In fact, I don’t remember much about driving down to Fargo.  I remember talking to my mom, getting in my car, and getting on the highway.  And it was raining.  It was raining so hard; summer time in North Dakota is notorious for severe storms.  However, I don’t remember getting on the plane, or even the flight.  Really the only thing I remember after that is my Dad picking me up at the airport, arriving at Mike and Dale’s house and falling into Mike’s arms as we were both sobbing uncontrollably.

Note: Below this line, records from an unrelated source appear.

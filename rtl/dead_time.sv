// dead_time - turn-on delay (dead time) for the inverter gate signals.
//
// Each of the N outputs follows its request, except that a rising request is
// passed on only after it has stayed high for dt_ticks clocks; a falling
// request switches the output off on the next clock. When one transistor of
// a leg switches off and the other is requested on at the same time, the
// second therefore turns on dt_ticks clocks after the first has turned off,
// so the leg never conducts through both. The default of 50 ticks (1.25 us at
// 40 MHz) is the original inverter's setting; realising it as a per-gate
// turn-on delay is this design's choice. Outputs are registered.
module dead_time #(
  parameter int unsigned N    = 6,
  parameter int unsigned CNT_W = 16
) (
  input  logic             clk,
  input  logic             rst_n,
  input  logic [CNT_W-1:0] dt_ticks,
  input  logic [N-1:0]     req,
  output logic [N-1:0]     gate
);

  logic [CNT_W-1:0] cnt [N];

  for (genvar i = 0; i < N; i++) begin : g_ch
    always_ff @(posedge clk or negedge rst_n) begin
      if (!rst_n) begin
        cnt[i]  <= '0;
        gate[i] <= 1'b0;
      end else if (!req[i]) begin
        cnt[i]  <= '0;
        gate[i] <= 1'b0;
      end else if (cnt[i] >= dt_ticks) begin
        gate[i] <= 1'b1;
      end else begin
        cnt[i] <= cnt[i] + 1'b1;
      end
    end
  end

endmodule
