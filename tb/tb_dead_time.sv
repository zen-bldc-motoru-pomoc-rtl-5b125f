// tb_dead_time - a request must reach its gate dt_ticks+1 clocks after it
// rises and one clock after it falls; pulses shorter than the dead time are
// swallowed; when a leg hands over from one transistor to the other the
// gap is at least dt_ticks clocks.
module tb_dead_time;
  logic clk = 0, rst_n = 0;
  logic [15:0] dt = 16'd50;
  logic [5:0] req = '0, gate;
  int checks = 0, failures = 0;
  always #5 clk = ~clk;

  dead_time dut (.clk, .rst_n, .dt_ticks(dt), .req, .gate);

  task automatic chk(input bit ok, input string msg);
    checks++;
    if (!ok) begin failures++; $display("FAIL: %s", msg); end
  endtask

  initial begin
    #1_000_000;
    failures++;
    $display("TB_RESULT checks=%0d failures=%0d", checks, failures);
    $finish;
  end

  int t, gap;
  bit overlap = 0;
  always @(posedge clk) if (gate[0] && gate[3]) overlap = 1;

  initial begin
    repeat (3) @(negedge clk); rst_n = 1;
    for (int k = 0; k < 3; k++) begin
      dt = (k == 0) ? 16'd50 : (k == 1) ? 16'd5 : 16'd0;
      @(negedge clk); req[1] = 1; t = 0;
      while (!gate[1] && t < 200) begin @(negedge clk); t++; end
      chk(t == int'(dt) + 1, $sformatf("turn-on delay %0d with dt %0d", t, dt));
      req[1] = 0; @(negedge clk);
      chk(!gate[1], "turn-off after one clock");
    end
    dt = 16'd50;
    // short pulse swallowed
    @(negedge clk); req[2] = 1; repeat (30) @(negedge clk); req[2] = 0;
    repeat (60) @(negedge clk);
    chk(!gate[2], "pulse shorter than dead time suppressed");
    // hand-over in leg A (bit 0 upper, bit 3 lower)
    req[0] = 1; repeat (80) @(negedge clk);
    req[0] = 0; req[3] = 1; gap = 0;
    @(negedge clk);
    while (!gate[3] && gap < 200) begin @(negedge clk); gap++; end
    chk(gap >= 50, $sformatf("hand-over gap %0d", gap));
    chk(!overlap, "upper and lower never on together");
    $display("TB_RESULT checks=%0d failures=%0d", checks, failures);
    $finish;
  end
endmodule
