// hall_filter - sampling and noise filter for the three Hall-sensor lines.
//
// The Hall inputs are synchronised to the 40 MHz clock and sampled once every
// SAMPLE_TICKS clocks (280 = 7 us, the Hall loop's update rate). A filtered
// line takes a new level only after that level has been seen on filt_cycles
// consecutive samples; shorter glitches, such as noise picked up on long
// sensor wires, are ignored. 10 to 15 samples are a typical setting.
// The persistence-counter structure, the two-flop synchroniser and the reset
// level 0 are choices of this design; the sample period and the 16-bit
// "cycles to filter" control come from the original controller.
//
// Timing: sample_stb pulses for one clock on each sample; hall_out changes on
// the clock after the sample that completes the persistence count.
module hall_filter #(
  parameter int unsigned SAMPLE_TICKS = 280,
  parameter int unsigned CNT_W        = 16
) (
  input  logic             clk,
  input  logic             rst_n,
  input  logic [2:0]       hall_in,      // bit0 = A, bit1 = B, bit2 = C
  input  logic [CNT_W-1:0] filt_cycles,  // samples a new level must persist (0 acts as 1)
  output logic [2:0]       hall_out,
  output logic             sample_stb
);

  localparam int unsigned DIV_W = $clog2(SAMPLE_TICKS + 1);

  logic [2:0]       sync1, sync2;
  logic [DIV_W-1:0] div;
  logic [CNT_W-1:0] cnt [3];

  always_ff @(posedge clk or negedge rst_n) begin
    if (!rst_n) begin
      sync1 <= '0;
      sync2 <= '0;
    end else begin
      sync1 <= hall_in;
      sync2 <= sync1;
    end
  end

  always_ff @(posedge clk or negedge rst_n) begin
    if (!rst_n) begin
      div        <= '0;
      sample_stb <= 1'b0;
    end else begin
      sample_stb <= 1'b0;
      if (div == DIV_W'(SAMPLE_TICKS - 1)) begin
        div        <= '0;
        sample_stb <= 1'b1;
      end else begin
        div <= div + 1'b1;
      end
    end
  end

  for (genvar i = 0; i < 3; i++) begin : g_line
    always_ff @(posedge clk or negedge rst_n) begin
      if (!rst_n) begin
        cnt[i]      <= '0;
        hall_out[i] <= 1'b0;
      end else if (sample_stb) begin
        if (sync2[i] == hall_out[i]) begin
          cnt[i] <= '0;
        end else if (cnt[i] + 1'b1 >= filt_cycles) begin
          cnt[i]      <= '0;
          hall_out[i] <= sync2[i];
        end else begin
          cnt[i] <= cnt[i] + 1'b1;
        end
      end
    end
  end

endmodule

But then, the rest of that week is pretty vivid in my memory.  I can still see the events as though they are unfurling right in front of my eyes, right now.  It was a difficult week like I had never experienced before.  Dale was adamant on me reading the eulogy at his funeral.  My sister was to write it and I was to deliver it.  Anyone who knows Dale knows that if he told you to do something, you did it.  So we did.  My sister wrote the most beautiful eulogy you could ever imagine.  Everything she wrote came straight from the heart and it was the perfect description of Dale.  I still do not know how she gathered her thoughts enough in such a trying time for our family to write that coherently, but she did.  And I am so proud of her for being able to think clearly enough to write such beautiful words about our beloved Dale.

 

family

I have seen a lot of death in my life, but Dale’s death is the one that hit me the hardest.  Once I returned back to North Dakota, I had a really hard time adjusting and pushing through my grieving process.  Sometimes, I think I still grieve for him.  Dale played such a poignant role in my life.  He was more like a grandparent to me than an uncle.  He loved his family and he loved to garden, cook, and drink coffee.  I will never be able to express in words what an amazing person he was; a man with the sweetest, kindest heart.  But he would sure put a boot in your ass when it was needed.  I went through some pretty tough personal times in Turkey.  Through those times I always knew I could call Dale and he would give me his honest, unbiased advice on what I should do in my situation.

It is raining as I write this.  I am certain that every year for the last eight years since he has been gone, I have seen rain on his date of death.  No matter where I am in the world, on July 19th, I can guarantee that it is going to rain.  My heart will forever have a void because of Dale’s death.  I will never forget him and how supportive, loving, funny, kind (and so many more adjectives) he was to my family and I.  In a way, he was our sounding board.  He made us realize that we could get through anything with the love of our family.